Accessibility links

Breaking News

Japan: New Prime Minister Under Pressure To Stimulate Economy


Hopes are high that Japan's new prime minister will take bold steps to improve the economy, the world's second-biggest. But Japan's economic problems -- including a weak banking sector, falling export earnings and 10 years of stagnation -- look intractable. RFE/RL correspondent Mark Baker spoke with an expert at the Japanese bank Nomura in London who explains what went wrong in Japan following the boom years of the 1980s and how difficult an economic recovery will be there.

Prague, 25 April 2001 (RFE/RL) -- Japan's dominant political group, the Liberal Democratic Party, or LDP, yesterday elected Junichiro Koizumi to be its new leader. Koizumi is now widely expected to be named new prime minister in a parliamentary vote tomorrow (Thursday).

Koizumi's biggest task is to pull Japan's economy, the world's second-largest national economy after the United States, out of a 10-year slump. Leaders in the U.S. and Europe, seeing their own economies slowing, are increasingly looking to Japan to help share the burden of supporting global growth.

The Japanese government today confirmed the economy's continued weakness. It lowered its growth estimate for the last quarter of last year to an annual rate of just 0.7 percent -- below growth in the United States and the European Union.

The government said the downgrade was due primarily to falling demand for Japanese exports. The Japanese economy is highly dependent on exports, much of them high-technology products to the United States.

John Higgins, the chief economic strategist at the Japanese bank Nomura in London, says Koizumi's options for turning the economy around are limited both by Japan's dependence on export markets and the unique structure of its economy.

He explains that the Japanese economy, although market-based, differs fundamentally from that of the United States or Western Europe because of a special system of cross-ownership dating from the end of World War II, in which banks own major shares of industries, and industries in turn own the banks.

Higgins explains how the system got started:

"[After World War Two], Japanese companies, in order to protect themselves from overseas competition, invested in each other very aggressively in what we call a 'keretzu' type structure, in which a bank would typically own shares in its key borrowers and those borrowers would own shares in the bank, and so forth."

Higgins explains that this highly integrated model functions well when general economic conditions are good.

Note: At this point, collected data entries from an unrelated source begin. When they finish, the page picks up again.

// cpu_top: single-cycle processor built around the 16-bit instruction
// encoding. Every clock cycle the instruction at the PC is read from the
// instruction memory, decoded into datapath control signals, executed in the
// datapath (register read, Mux B, ALU, data RAM, Mux D, register write), and
// the PC advances by one or by a PC-relative jump/branch offset. One
// instruction therefore completes per cycle.
//
// Interface: hold rst_n low for at least one cycle to clear the registers
// and load the PC from start_pc; the program is written through the imem_*
// port (usually during reset). The pc/instr outputs show the instruction
// executing this cycle, status the ALU status bits, and the wb_* and mem_*
// outputs the register write-back and data-memory write that take effect at
// the next rising edge, for observation.
//
// The datapath wiring and the instruction encoding follow the instruction
// set definition; the single-cycle organisation with a separate instruction
// memory, the widths and the reset are this design's choices.
module cpu_top
  import isa_pkg::*;
#(
  parameter int unsigned DATA_W  = 16,
  parameter int unsigned PC_W    = 16,
  parameter int unsigned DMEM_AW = 16
) (
  input  logic               clk,
  input  logic               rst_n,
  input  logic [PC_W-1:0]    start_pc,
  input  logic               imem_we,
  input  logic [PC_W-1:0]    imem_waddr,
  input  logic [INSTR_W-1:0] imem_wdata,
  output logic [PC_W-1:0]    pc,
  output logic [INSTR_W-1:0] instr,
  output status_t            status,
  output logic               branch_taken,
  output logic               wb_en,
  output logic [2:0]         wb_addr,
  output logic [DATA_W-1:0]  wb_data,
  output logic               mem_we,
  output logic [DATA_W-1:0]  mem_addr,
  output logic [DATA_W-1:0]  mem_wdata
);

  ctrl_t             ctrl;
  pc_ctrl_t          pc_ctrl;
  logic [DATA_W-1:0] constant;
  logic [DATA_W-1:0] a_bus, b_bus, d;

  instruction_memory #(.ADDR_W(PC_W)) u_imem (
    .clk  (clk),
    .we   (imem_we),
    .waddr(imem_waddr),
    .wdata(imem_wdata),
    .raddr(pc),
    .rdata(instr)
  );

  instruction_decoder #(.DATA_W(DATA_W)) u_dec (
    .instr   (instr),
    .ctrl    (ctrl),
    .constant(constant),
    .pc_ctrl (pc_ctrl)
  );

  datapath #(.DATA_W(DATA_W), .DMEM_AW(DMEM_AW)) u_dp (
    .clk     (clk),
    .rst_n   (rst_n),
    .ctrl    (ctrl),
    .constant(constant),
    .status  (status),
    .a_bus   (a_bus),
    .b_bus   (b_bus),
    .f       (),
    .d       (d)
  );

  program_counter #(.PC_W(PC_W)) u_pc (
    .clk     (clk),
    .rst_n   (rst_n),
    .start_pc(start_pc),
    .pc_ctrl (pc_ctrl),
    .status  (status),
    .pc      (pc),
    .taken   (branch_taken)
  );

  assign wb_en     = ctrl.wr;
  assign wb_addr   = ctrl.da;
  assign wb_data   = d;
  assign mem_we    = ctrl.mw;
  assign mem_addr  = a_bus;
  assign mem_wdata = b_bus;

endmodule
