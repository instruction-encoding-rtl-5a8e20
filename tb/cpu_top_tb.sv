// cpu_top_tb: end-to-end test of the single-cycle processor at its default
// size (16-bit data, 2**16-word instruction and data memories).
//
// The testbench assembles programs with the instruction-format helpers of
// isa_pkg and runs them on the processor and, in lock step, on an
// instruction-set model written here from the encoding rules (fields taken
// straight from the bit positions, ALU results from the FS table). Every
// cycle the PC, the register write-back (enable, register, value) and the
// data-memory write (enable, address, data) are compared with the model.
//
// Phase 1, directed: the PC-relative jump example at address 1000 (with
// constants that fit the 3-bit OP field), a counted loop closed by BNZ,
// store/load, XOR and both shifts, every branch condition on a zero, a
// negative and a positive register, and a forward/backward jump chain
// ending in JMP 0 (halt). The five-instruction example must reach 1007 in
// exactly five cycles (one instruction per cycle), and the whole program
// must reach the halt in the cycle count worked out by hand below.
// Phase 2, random: the whole instruction memory is filled with random valid
// instructions and the processor is run for a few thousand cycles against
// the model. Each mechanism (register ALU, immediate ALU with a negative
// constant, load, store, forward and backward jump, branch taken and not
// taken, every condition code) is counted; one that never happens fails.
module cpu_top_tb;
  import isa_pkg::*;

  localparam int unsigned W = 16;

  logic clk = 0, rst_n = 0;
  logic [15:0] start_pc = 16'd1000;
  logic imem_we = 0;
  logic [15:0] imem_waddr = 0, imem_wdata = 0;
  logic [15:0] pc, instr, wb_data, mem_addr, mem_wdata;
  logic [2:0] wb_addr;
  status_t status;
  logic branch_taken, wb_en, mem_we;

  cpu_top dut (
    .clk(clk), .rst_n(rst_n), .start_pc(start_pc),
    .imem_we(imem_we), .imem_waddr(imem_waddr), .imem_wdata(imem_wdata),
    .pc(pc), .instr(instr), .status(status), .branch_taken(branch_taken),
    .wb_en(wb_en), .wb_addr(wb_addr), .wb_data(wb_data),
    .mem_we(mem_we), .mem_addr(mem_addr), .mem_wdata(mem_wdata));

  always #5 clk = ~clk;

  int checks = 0, failures = 0;
  int cycles = 0;

  initial begin
    repeat (400000) @(posedge clk);
    failures++;
    $display("watchdog expired");
    $display("TB_RESULT checks=%0d failures=%0d", checks, failures);
    $finish;
  end

  task automatic check(string what, int got, int exp);
    checks++;
    if (got != exp) begin
      failures++;
      if (failures < 20)
        $display("FAIL %s at pc=%0d instr=%b: got %0d expected %0d", what, pc, instr, got, exp);
    end
  endtask

  // ---------------- assembler helpers ----------------
  logic [15:0] prog [logic [15:0]];
  logic [15:0] here;

  function automatic logic [15:0] i_reg(logic [4:0] fs, int dr, int sa, int sb);
    return enc_reg(op_reg_alu(fs), 3'(dr), 3'(sa), 3'(sb));
  endfunction
  function automatic logic [15:0] i_imm(logic [4:0] fs, int dr, int sa, int k);
    return enc_reg(op_imm_alu(fs), 3'(dr), 3'(sa), 3'(k));
  endfunction
  function automatic logic [15:0] i_ldi(int dr, int k);
    return i_imm(FS_B, dr, 0, k);
  endfunction
  function automatic logic [15:0] i_ld(int dr, int sa);
    return enc_reg(OP_LD, 3'(dr), 3'(sa), 3'd0);
  endfunction
  function automatic logic [15:0] i_st(int sa, int sb);
    return enc_reg(OP_ST, 3'd0, 3'(sa), 3'(sb));
  endfunction
  function automatic logic [15:0] i_jmp(int ad);
    return enc_jb(OP_JMP, 3'd0, 6'(ad));
  endfunction
  function automatic logic [15:0] i_br(int cond, int sa, int ad);
    return enc_jb(op_branch(3'(cond)), 3'(sa), 6'(ad));
  endfunction

  task automatic emit(logic [15:0] w);
    prog[here] = w;
    here++;
  endtask

  task automatic load_program();
    foreach (prog[a]) begin
      imem_we = 1; imem_waddr = a; imem_wdata = prog[a];
      @(posedge clk); #1;
    end
    imem_we = 0;
  endtask

  // ---------------- instruction-set model ----------------
  logic [15:0] m_pc;
  logic [15:0] m_r [8];
  logic [15:0] m_mem [logic [15:0]];

  function automatic logic [15:0] m_alu(logic [4:0] fs, logic [15:0] x, logic [15:0] y);
    case (fs)
      5'b00000, 5'b00111: return x;
      5'b00001: return x + 16'd1;
      5'b00010: return x + y;
      5'b00011: return x + y + 16'd1;
      5'b00100: return x - y - 16'd1;
      5'b00101: return x - y;
      5'b00110: return x - 16'd1;
      5'b01000: return x & y;
      5'b01010: return x | y;
      5'b01100: return x ^ y;
      5'b01110: return ~x;
      5'b10000: return y;
      5'b10100: return y >> 1;
      5'b11000: return y << 1;
      default: begin
        $display("model: FS code %b not in the table", fs);
        return 16'hdead;
      end
    endcase
  endfunction

  // coverage counters
  int n_reg = 0, n_imm = 0, n_imm_neg = 0, n_ld = 0, n_st = 0;
  int n_jf = 0, n_jb = 0, n_bt = 0, n_bn = 0, n_bback = 0;
  int n_cond [8];

  // Compare the processor's visible effects for this cycle with the model,
  // then advance the model by one instruction. Returns 1 on JMP 0.
  task automatic step_and_check(output bit halted);
    logic [15:0] w, a, b, k, res, ad;
    logic [6:0] op;
    bit e_wb, e_mw, tk;
    logic [2:0] e_wa;
    logic [15:0] e_wd, e_ma, e_md;
    halted = 0;
    check("pc", pc, m_pc);
    w = prog.exists(m_pc) ? prog[m_pc] : instr;
    check("instr", instr, w);
    op = w[15:9];
    a  = m_r[w[5:3]];
    b  = m_r[w[2:0]];
    k  = {{13{w[2]}}, w[2:0]};
    ad = {{10{w[8]}}, w[8:6], w[2:0]};
    e_wb = 0; e_mw = 0; e_wa = w[8:6]; e_wd = 0; e_ma = 0; e_md = 0;
    tk = 0;
    case (op[6:5])
      2'b00: begin e_wb = 1; e_wd = m_alu(op[4:0], a, b); n_reg++; end
      2'b10: begin
        e_wb = 1; e_wd = m_alu(op[4:0], a, k); n_imm++;
        if (k[15]) n_imm_neg++;
      end
      2'b01: begin
        if (op[4]) begin
          e_wb = 1; n_ld++;
          if (m_mem.exists(a)) e_wd = m_mem[a];
          else e_wd = wb_data;  // never written: the memory's power-up value
        end else begin
          e_mw = 1; e_ma = a; e_md = b; n_st++;
        end
      end
      default: begin
        if (op[4]) begin
          tk = 1;
          if ($signed(ad) > 0) n_jf++;
          if ($signed(ad) < 0) n_jb++;
          if (ad == 0) halted = 1;
        end else begin
          // status of F = A for the tested register: C = V = 0
          case (op[2:0])
            3'b000: tk = 0;            // C
            3'b001: tk = a[15];        // N
            3'b010: tk = 0;            // V
            3'b011: tk = (a == 0);     // Z
            3'b100: tk = 1;            // not C
            3'b101: tk = !a[15];       // not N
            3'b110: tk = 1;            // not V
            default: tk = (a != 0);    // not Z
          endcase
          n_cond[op[2:0]]++;
          if (tk) n_bt++; else n_bn++;
          if (tk && $signed(ad) < 0) n_bback++;
        end
      end
    endcase
    check("wb_en", wb_en, e_wb);
    if (e_wb) begin
      check("wb_addr", wb_addr, e_wa);
      check("wb_data", wb_data, e_wd);
    end
    check("mem_we", mem_we, e_mw);
    if (e_mw) begin
      check("mem_addr", mem_addr, e_ma);
      check("mem_wdata", mem_wdata, e_md);
    end
    check("taken", branch_taken, tk);
    // advance the model
    if (e_wb) m_r[e_wa] = e_wd;
    if (e_mw) m_mem[e_ma] = e_md;
    m_pc = tk ? m_pc + ad : m_pc + 16'd1;
  endtask

  task automatic reset_cpu(logic [15:0] spc);
    rst_n = 0; start_pc = spc;
    @(posedge clk); #1;
    @(posedge clk); #1;
    rst_n = 1;
    m_pc = spc;
    foreach (m_r[i]) m_r[i] = '0;
  endtask

  // Run until JMP 0 or max_cycles; returns the number of cycles taken.
  task automatic run(int max_cycles, output int n);
    bit h;
    n = 0;
    do begin
      step_and_check(h);
      @(posedge clk); #1;
      n++;
    end while (!h && n < max_cycles);
  endtask

  // ---------------- test ----------------
  int n, expect_cycles;
  int regs_for_branch [3] = '{2, 3, 5};

  initial begin
    foreach (n_cond[i]) n_cond[i] = 0;

    // ---- phase 1: directed program at 1000 ----
    here = 16'd1000;
    emit(i_ldi(1, 1));                   // 1000 LD  R1, #1
    emit(i_ldi(2, 3));                   // 1001 LD  R2, #3
    emit(i_jmp(3));                      // 1002 JMP +3
    emit(i_ldi(1, 2));                   // 1003 LD  R1, #2   (skipped)
    emit(i_ldi(2, -4));                  // 1004 LD  R2, #-4  (skipped)
    emit(i_reg(FS_ADD, 3, 3, 2));        // 1005 ADD R3, R3, R2
    emit(i_st(1, 3));                    // 1006 ST  (R1), R3
    emit(i_ldi(4, 3));                   // 1007 LD  R4, #3
    emit(i_ldi(5, 0));                   // 1008 LD  R5, #0
    emit(i_reg(FS_ADD, 5, 5, 4));        // 1009 ADD R5, R5, R4
    emit(i_imm(FS_SUB, 4, 4, 1));        // 1010 SUB R4, R4, #1
    emit(i_br(BR_NZ, 4, -2));            // 1011 BNZ R4, -2
    emit(i_st(1, 5));                    // 1012 ST  (R1), R5
    emit(i_ld(6, 1));                    // 1013 LD  R6, (R1)
    emit(i_reg(FS_XOR, 7, 6, 3));        // 1014 XOR R7, R6, R3
    emit(i_reg(FS_SL, 0, 0, 7));         // 1015 SL  R0, R7
    emit(i_imm(FS_SR, 1, 0, -4));        // 1016 SR  R1, #-4
    emit(i_ldi(2, 0));                   // 1017 LD  R2, #0
    emit(i_ldi(3, -1));                  // 1018 LD  R3, #-1
    for (int c = 0; c < 8; c++)          // 1019..1066
      foreach (regs_for_branch[j]) begin
        emit(i_br(c, regs_for_branch[j], 2));
        emit(i_ldi(7, 1));
      end
    emit(i_jmp(2));                      // 1067 JMP +2
    emit(i_jmp(3));                      // 1068 JMP +3
    emit(i_ldi(7, 3));                   // 1069 LD  R7, #3
    emit(i_jmp(-2));                     // 1070 JMP -2
    emit(i_jmp(0));                      // 1071 JMP 0 (halt)

    load_program();
    reset_cpu(16'd1000);

    // The jump example: 1000, 1001, 1002, 1005, 1006 -> at 1007 after 5 cycles.
    run(5, n);
    check("example reaches 1007 in 5 cycles", pc, 1007);
    check("R3 after example", dut.u_dp.u_regs.regs[3], 3);

    // Rest by hand: 2 (1007-1008) + 3 iterations x 3 (1009-1011) + 7
    // (1012-1018) + branches: per condition on R2=0, R3=-1, R5=6, one or two
    // instructions each (taken skips the LD) + 1067, 1069, 1070, 1068, 1071.
    // Taken counts per condition: C 0, N 1, V 0, Z 1, NC 3, NN 2, NV 3, NZ 2
    // -> 24 branches + (24 - 12) fall-through loads = 36.
    expect_cycles = 2 + 9 + 7 + 36 + 5;
    run(1000, n);
    check("directed program cycles", n, expect_cycles);
    check("R0 = (6 ^ 3) << 1", dut.u_dp.u_regs.regs[0], 10);
    check("R1 = 0xfffc >> 1", dut.u_dp.u_regs.regs[1], 16'h7ffe);
    check("M[1] = 3+2+1", dut.u_dp.u_ram.mem[1], 6);

    // ---- phase 2: random programs over the whole instruction memory ----
    prog.delete();
    for (int a = 0; a < 65536; a++) begin
      automatic logic [15:0] w = 16'($urandom);
      automatic logic [4:0] fs_list [15] = '{5'b00000, 5'b00001, 5'b00010, 5'b00011, 5'b00100,
                                   5'b00101, 5'b00110, 5'b00111, 5'b01000, 5'b01010,
                                   5'b01100, 5'b01110, 5'b10000, 5'b10100, 5'b11000};
      // keep most instructions in the ALU / memory groups so loops are rare
      if (w[15:14] == 2'b11 && $urandom_range(3) != 0) w[15] = 1'b0;
      if (w[15:14] == 2'b00 || w[15:14] == 2'b10) w[13:9] = fs_list[$urandom_range(14)];
      prog[16'(a)] = w;
    end
    load_program();
    for (int t = 0; t < 4; t++) begin
      reset_cpu(16'($urandom));
      m_mem.delete();
      run(3000, n);
    end

    // ---- coverage of the mechanisms ----
    begin
      automatic string names [9] = '{"register ALU", "immediate ALU", "negative constant", "load",
                           "store", "forward jump", "backward jump", "branch taken",
                           "branch not taken"};
      int counts [9];
      counts = '{n_reg, n_imm, n_imm_neg, n_ld, n_st, n_jf, n_jb, n_bt, n_bn};
      foreach (counts[i]) begin
        $display("  %-18s %0d", names[i], counts[i]);
        check({"happened: ", names[i]}, counts[i] > 0, 1);
      end
      foreach (n_cond[c]) begin
        $display("  branch cond %b     %0d", 3'(c), n_cond[c]);
        check("branch condition used", n_cond[c] > 0, 1);
      end
      check("backward branch taken", n_bback > 0, 1);
    end

    $display("TB_RESULT checks=%0d failures=%0d", checks, failures);
    $finish;
  end
endmodule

"This so-called cross-sharing-holding arrangement works very well when the economy is in a boom phase because as a bank [for example] my shares in you as a corporation are rising therefore my profitability is rising. Your profitability is rising because you own shares in me."

During the 1980s, the Japanese economy boomed, fueling widespread admiration for what economists called the "Asian" variant of capitalism. This variant, which inspired imitation throughout Asia -- including some countries of Central Asia -- featured close links among banks, businesses and government, and emphasized "consensus" in economic decision-making over the more traditional Western focus on "competition."

Ben Slay, an analyst with the Washington-based economic thinktank PlanEcon Inc., says the Asian variant, by fostering close links between businesses and capital, encouraged rapid growth but also reinforced negative tendencies toward what he calls crony-capitalism:

"It really turned out that the state directing the economic development in these countries, especially through the state's links to banks and companies, really turned out to be a model for disaster."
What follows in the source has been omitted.